For wired window contacts that require you to drill through the frame, drill on the sides - not the bottom... if it's an area where water could settle, if your sealant doesn't hold up, you'll end up with water in your walls.

Motion sensors can sometimes see through walls - not normally a big issue; and really a non-issue with dual-tech motions.
 
I wouldn't put too much worry in drilling most windows. Vinyl extrusions or replacements are a different ballgame, as they typically have a second sill and are designed to take water and then weep it outside. A typical 3/8 contact in a wood or wood/vinyl, or even fiberglass sill isn't too likely to leak, the contacts are a pretty tight interference fit.

Recessed/hidden contacts and not drilling are mutually exclusive items. If you want concealed, you're going to have to drill, otherwise there's other ways to skin a cat. I, however, would not recommend drilling a vinyl extrusion, but vinyl clad wood is generally a different thing.
 
Del

The windows that I plan to use are wood with vinyl clad. Because both window panes can move in a double hung and provide potentially two entry points , do you put 2 per window (one to protect the top window pane and one for the bottom pane)? Also, do you use Honeywell M/N 944T contacts?

Work2play
How do you drill in the side without damaging the window track?

Thanks for the feedback
Carl
 
Drilling on the side isn't a solve all, and actually on a lot of windows, there's a spring balance for the sashes, so that's another thing....drill the sill for concealed or worry about hitting a spring balance and causing a more expensive bill.
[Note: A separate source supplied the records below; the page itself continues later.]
```
y[0] = 0,   y[n+1] = y[n] + ((u[n] - y[n]) >>> 2),   ref = 2000
cost = sum over n = 0..N_EVAL-1 of |2000 - y[n]|          (N_EVAL = 16)
```

This is the integral of absolute error (IAE) of a step response. It rewards
gains that reach 2000 quickly without overshoot or oscillation. The plant
stands in for the real process during optimisation. It is not the heater, so
gains that are optimal here are only a starting point for the real loop.

**Cycle count.** Each cost takes `2 + 3*N_EVAL` clocks, since one PID sample
takes three clocks. A full optimisation takes exactly
`210 + 213*G` clocks from the clock in which `start` is driven to `done`
(with N_EVAL = 16). For G = 50 that is 10860 clocks, or 217 µs at 50 MHz.
The original reports 3281 clock cycles for 50 generations. Its
evaluation evidently used far fewer clocks per candidate; how many is not
known.

**What to expect.** With only four individuals, results vary a lot from run to
run, as the original also observed. In twenty consecutive 50-generation runs
the best costs ranged from about 5700 to about 23000, with twenty different
gain sets. Good runs find Kp near 1 and Ti around 0.25. Running the
optimisation again with the seed switch on keeps the better result.

## Controller sequencing

* **`user_interface`.** Four buttons (set, start, stop, optimise) pass a
  two-flip-flop synchroniser. Each rising edge becomes a one-clock command,
  two clocks after the press. Buttons are assumed to be debounced
  externally. The set button loads the 16 switches into the set value, which
  is 2000 after reset. The `sw_seed` switch is synchronised the same way.
* **`controller_fsm`.** The states are STANDBY (0), OPTIMIZE (1), RUN (2) and
  SHUTDOWN (3).
  * In STANDBY, *optimise* starts the DE and *start* enters RUN, clearing
    the PID state.
  * OPTIMIZE ignores all commands until the optimiser finishes. It then loads
    the best gains and returns to STANDBY.
  * In RUN, *stop* goes through SHUTDOWN (one clock, PID cleared) to STANDBY.
    *optimise* turns the heater off and optimises.
  * After reset the gains are Kp = 0.5, Ti = 0.01 and Td = 0.
* **`adc_interface`.** Every `SAMPLE_DIV` clocks it pulses `adc_convst`. It
  then waits for `adc_drdy` and presents `adc_data` as `mv`, with a one-clock
  `mv_valid`. `mv_valid` is also the PID's sample strobe. The default
  SAMPLE_DIV of 100000 gives the original's 500 Hz at a 50 MHz clock. A
  conversion still busy when the next is due is dropped and counted in
  `adc_missed`.
* **`pwm_generator`.** A counter runs from 0 to period-1. The output is on
  while the duty value is greater than the counter.
  * The duty value is the PID output u. Negative values count as 0, and
    values above the period count as the period.
  * The duty value is taken at the last clock of each period.
  * By default the period equals the sample period (100000 clocks), so one
    unit of u is one clock of heating per sample.

## Number formats

| quantity | width | format |
|---|---|---|
| Kp, Ti, Td | 16 | unsigned, value / 65536 |
| ref, mv, set value | 16 | unsigned ADC counts |
| error e | 18 | signed |
| P, I, D, sums | 36 | signed, saturating |
| u | 18 | signed, saturating |
| F | 8 | unsigned, value / 128 |
| CR, crossover draws | 8 | unsigned, value / 256 |
| cost | 32 | unsigned |

## Departures from the original and how far to trust this RTL

These parts follow the original description:

* The block structure of the PID, and its widths: 16-bit gains, 18-bit error
  and output, 36-bit internal.
* NP = 4 individuals with 3 genes each.
* DE/rand/1/bin with ranking-based mutation, self-adaptive F and CR, and
  generational selection that favours the trial on ties.
* 50 generations and the reference 2000.
* Staggered starts of the random generators, and a mixer that starts with the
  optimisation.
* A PWM built from a counter and a comparator.
* The four controller modes.

These are this design's own choices:

* The fixed-point scale of the gains (FRAC = 16).
* The cost function (IAE of a step response of a model plant) and N_EVAL.
* The parent-choice scheme, the adaptation probabilities and ranges, and the
  initial F and CR.
* The LFSR kind and the mixing function.
* The ADC handshake, the FSM transitions, the button handling, and the PWM
  clamping and period.
* The derivative includes the factor 2.

The optimiser's clock count is about three times the original's: 10860
against 3281 for 50 generations.

The original's published execution times equal its clock count times the
sample period: 6.562 s at 2 ms for 50 generations. That implies one
optimiser step per control sample. Here the optimiser steps on every clock
against its internal plant model. Its run time therefore does not depend on
the sample rate: about 0.22 ms at 50 MHz for 50 generations.

The processor system that surrounded the original controller is not included:
a soft CPU, SDRAM and its PLL, a character LCD and an audio codec. None of it
is on the control path.

Three further testbenches run the original's workloads:

* `tb_table1_generations` runs optimisations of 25, 50 and 100 generations.
  It checks their clock counts, and prints them next to the published ones.
* `tb_fig5_runs` makes twenty optimisation runs. After each run it drives the
  PID with the run's best gains and a random error of up to 5 % of the
  reference 2000. It prints the P, I and D terms and the control output, and
  checks them against the model.
* `tb_sec3_test_runs` drives the random chain into the ranking module. First,
  with the mixer off, it checks that the generators start at their staggered
  delays and that the lanes copy them. Then it makes 24 runs of four
  individuals with three random parameters each. It ranks each run by the sum
  of the parameters and checks the result against its own sort. It also
  checks that no value repeats within a run.

Every block has a self-checking testbench that compares it against an
independent integer model or direct computation. The small PID building
blocks are tested through `tb_pid_core`. The top-level test runs with
every parameter at its default and does the following:

* Optimises twice, once from stand-by and once from run.
* Checks that the reported cost equals a software model's cost for the loaded
  gains.
* Closes the loop around a heater model for 30 samples.
* Checks every PID output and every PWM period's on-time.

## Simulating

Every testbench prints `TB_RESULT checks=N failures=M` and ends with
`$finish`. Run from the folder that holds `rtl/` and `tb/`:

```sh
# one block, e.g. the PID datapath
verilator --binary --timing --assert -Wno-fatal -Irtl -Itb \
  rtl/de_pid_pkg.sv tb/tb_pid_core.sv --top-module tb_pid_core
./obj_dir/Vtb_pid_core

# whole design, all defaults (about 5 s)
verilator --binary --timing --assert -Wno-fatal -Irtl -Itb \
  rtl/de_pid_pkg.sv tb/tb_model_pkg.sv tb/tb_de_pid_top.sv --top-module tb_de_pid_top
./obj_dir/Vtb_de_pid_top
```

Verilator finds the other modules through `-I` by file name. Testbenches
that use the reference models need `tb/tb_model_pkg.sv` listed ahead of them.
These are `tb_fitness_module`, `tb_de_optimizer`, `tb_de_pid_top`,
`tb_table1_generations` and `tb_fig5_runs`.

## Changing it

The parameters of `de_pid_top` are:

| parameter | default |
|---|---|
| `G` | 50 |
| `N_EVAL` | 16 |
| `SAMPLE_DIV` | 100000 |
| `PWM_PERIOD` | 100000 |
| `PWM_W` | 17 |
| `ADC_W` | 16 |
| `FRAC` | 16 |
| `DERIV_SHIFT` | 1 |

Some constants live in `de_pid_pkg`:

* NP = 4 and D = 3 are fixed package constants. The parent-choice logic in
  `de_optimizer` assumes exactly four individuals.
* The gene width and the F, CR and cost widths are also there.

To optimise a different objective, replace `fitness_module`. Its interface is
`start` and `genes` in, `done` and `cost` out. The optimiser does not depend
on what the genes mean.

If `FRAC` changes, change the reference models in `tb/tb_model_pkg.sv` and
`tb/tb_pid_core.sv` too: both shift by 16.

## Files

| file | content |
|---|---|
| `rtl/de_pid_pkg.sv` | sizes, types, saturating adders |
| `rtl/pid_core.sv` | PID datapath |
| `rtl/pid_subtractor.sv`, `rtl/pid_gain.sv`, `rtl/pid_delay.sv`, `rtl/pid_addsub.sv`, `rtl/pid_output_adder.sv` | PID building blocks |
| `rtl/rng_lfsr.sv` | LFSR with start delay |
| `rtl/rng_mixer.sv` | random-word mixer |
| `rtl/random_module.sv` | random draws |
| `rtl/ranking_module.sv` | ranking |
| `rtl/mutation_vector.sv` | DE mutation |
| `rtl/crossover_selection.sv` | DE crossover and selection |
| `rtl/fitness_module.sv` | cost of a gain set |
| `rtl/de_optimizer.sv` | DE state machine and population |
| `rtl/user_interface.sv` | buttons and set value |
| `rtl/controller_fsm.sv` | controller modes |
| `rtl/adc_interface.sv` | sampling |
| `rtl/pwm_generator.sv` | heater drive |
| `rtl/de_pid_top.sv` | everything wired together |
| `tb/tb_*.sv` | one testbench per block, plus `tb_table1_generations`, `tb_fig5_runs` and `tb_sec3_test_runs` |
| `tb/tb_model_pkg.sv` | integer models of the PID and the cost |
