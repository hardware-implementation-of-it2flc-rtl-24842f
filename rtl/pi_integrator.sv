// pi_integrator: discrete-time integrator of the PI-like branch.
//
// The PI-like fuzzy system delivers the increment du(k) of the control signal;
// this block accumulates it with the forward-Euler integrator Ts/(z-1):
//   ui(k) = ui(k-1) + Ts * du(k-1)
// On a one-clock update pulse (once per sample, while enable is high) the sum
// takes the increment stored at the previous update and stores the new one.
// With enable low the state holds, so the integral does not wind up while the
// PI branch is not selected. ui is Q12.28 (40 bits) and saturates at its
// limits. The Ts/(z-1) form is the controller's; hold and saturation are this
// design's choices.
module pi_integrator
  import it2flc_pkg::*;
(
  input  logic clk,
  input  logic rst_n,
  input  logic update,
  input  logic enable,
  input  uni_t du,
  input  ts_t  ts,
  output logic signed [INT_W-1:0] ui
);
  localparam logic signed [INT_W:0] MAXV = (INT_W+1)'({1'b0, {(INT_W-1){1'b1}}});
  localparam logic signed [INT_W:0] MINV = -MAXV;

  uni_t                   du_prev;
  logic signed [INT_W:0]  inc, nxt;

  always_comb begin
    inc = (INT_W+1)'(du_prev) * $signed({1'b0, ts});
    nxt = (INT_W+1)'(ui) + inc;
  end

  always_ff @(posedge clk or negedge rst_n) begin
    if (!rst_n) begin
      ui      <= '0;
      du_prev <= '0;
    end else if (update && enable) begin
      if (nxt > MAXV)      ui <= INT_W'(MAXV);
      else if (nxt < MINV) ui <= INT_W'(MINV);
      else                 ui <= INT_W'(nxt);
      du_prev <= du;
    end
  end
endmodule
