// tb_pi_integrator: random increments and sampling times; the state must
// follow ui(k) = ui(k-1) + Ts * du(k-1) exactly (Q.28), hold while enable is
// low, and saturate at its positive limit under a long run of maximal input.
module tb_pi_integrator;
  import it2flc_pkg::*;
  logic clk = 0, rst_n = 0, update = 0, enable = 0;
  uni_t du;
  ts_t  ts;
  logic signed [INT_W-1:0] ui;
  int checks = 0, failures = 0, holds = 0, sats = 0;

  pi_integrator dut (.clk, .rst_n, .update, .enable, .du, .ts, .ui);

  always #5 clk = ~clk;

  initial begin
    #2_000_000;
    failures++;
    $display("TB_RESULT checks=%0d failures=%0d", checks, failures);
    $finish;
  end

  initial begin
    longint exp_ui = 0, prev_du = 0, lim;
    lim = (longint'(1) <<< (INT_W - 1)) - 1;
    du = 0; ts = 25'd164;
    repeat (3) @(posedge clk);
    rst_n = 1;
    for (int n = 0; n < 400; n++) begin
      du     = uni_t'($urandom_range(0, 32768) - 16384);
      ts     = (n % 2) ? 25'd164 : ts_t'($urandom_range(1, 100000));
      enable = (n % 5 != 4);
      @(negedge clk); update = 1; @(negedge clk); update = 0;
      if (enable) begin
        exp_ui += prev_du * longint'(ts);
        prev_du = longint'(du);
      end else holds++;
      checks++;
      if (longint'(ui) != exp_ui) begin failures++; $display("FAIL ui %0d exp %0d", ui, exp_ui); end
    end
    // drive to the positive limit
    enable = 1; du = 16'sd16384; ts = 25'h1ffffff;
    for (int n = 0; n < 200; n++) begin
      @(negedge clk); update = 1; @(negedge clk); update = 0;
      if (longint'(ui) == lim) sats++;
    end
    checks += 2;
    if (longint'(ui) != lim) begin failures++; $display("FAIL no saturation: %0d", ui); end
    if (holds == 0 || sats == 0) begin failures++; $display("FAIL hold/saturation not exercised"); end
    $display("TB_RESULT checks=%0d failures=%0d", checks, failures);
    $finish;
  end
endmodule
I typically would use something out of the 944T selection for a window, with a magnet to fit the particulars of the install.
 
I ordered my 944t sensors and then I ordered a couple Anderson windows. While I was up at the store, I was trying to fiqure out were to put those sensors. Unfortunately, the bottom seal has a rib aligning to the center of the bottom window pane (right where I would install the sensor). If I go on the inside side of the rib, the magnet would screw right though the weather stripping. If I mount the sensor on the outside edge of the rib there would not be enough room to mount the magnet. So I had to cancel the order because I could not find away of mounting the sensor. So I am now looking at a mini surface mount. All the ones I found have pigtails attach instead of screw terminal. Del or anyone else, have you had durability issues with sensors containing pigtails.

Also, unrelated to security, I have to have furnace and duct work done and the company suggested I install a 2 zone heating system (one zone per floor). He wants to install a Honeywell system but I don't think it interfaces with the Elk M1 system. What systems does people use? Know that I think about it, I should probably start a thread in the Home Automation section.

Carl
 
For split-zone HVAC, there's really two ways to go... Either you get a generic zone-controller of sorts that uses two normal thermostats (and the zone controller handles the logic of splitting the system up)... in this case you can use two of the communicating thermostats (HAI, RCS or AprilAire are the ones); or you use an RCS Communicating Zone Controller; in which case all the brains are contained in the zone controller, and the thermostats are really their proprietary dummy display terminals.

I went with the latter out of wiring simplicity (only needs 4 wires from the control board to the thermostats making retrofit really easy, and the serial connection just goes to the controller)... but if you can get wire around easily, I really like the look of the HAI OmniStat 2 - it's the best looking option.

The honeywell systems aren't compatible with home automation systems just yet (they're working on it; but trying to go proprietary mostly at first from what I hear). If it's a honeywell zone controller and uses normal thermostats, that's fine - you can replace the tstats with communicating ones; otherwise if it's a complete system it probably won't work for integration.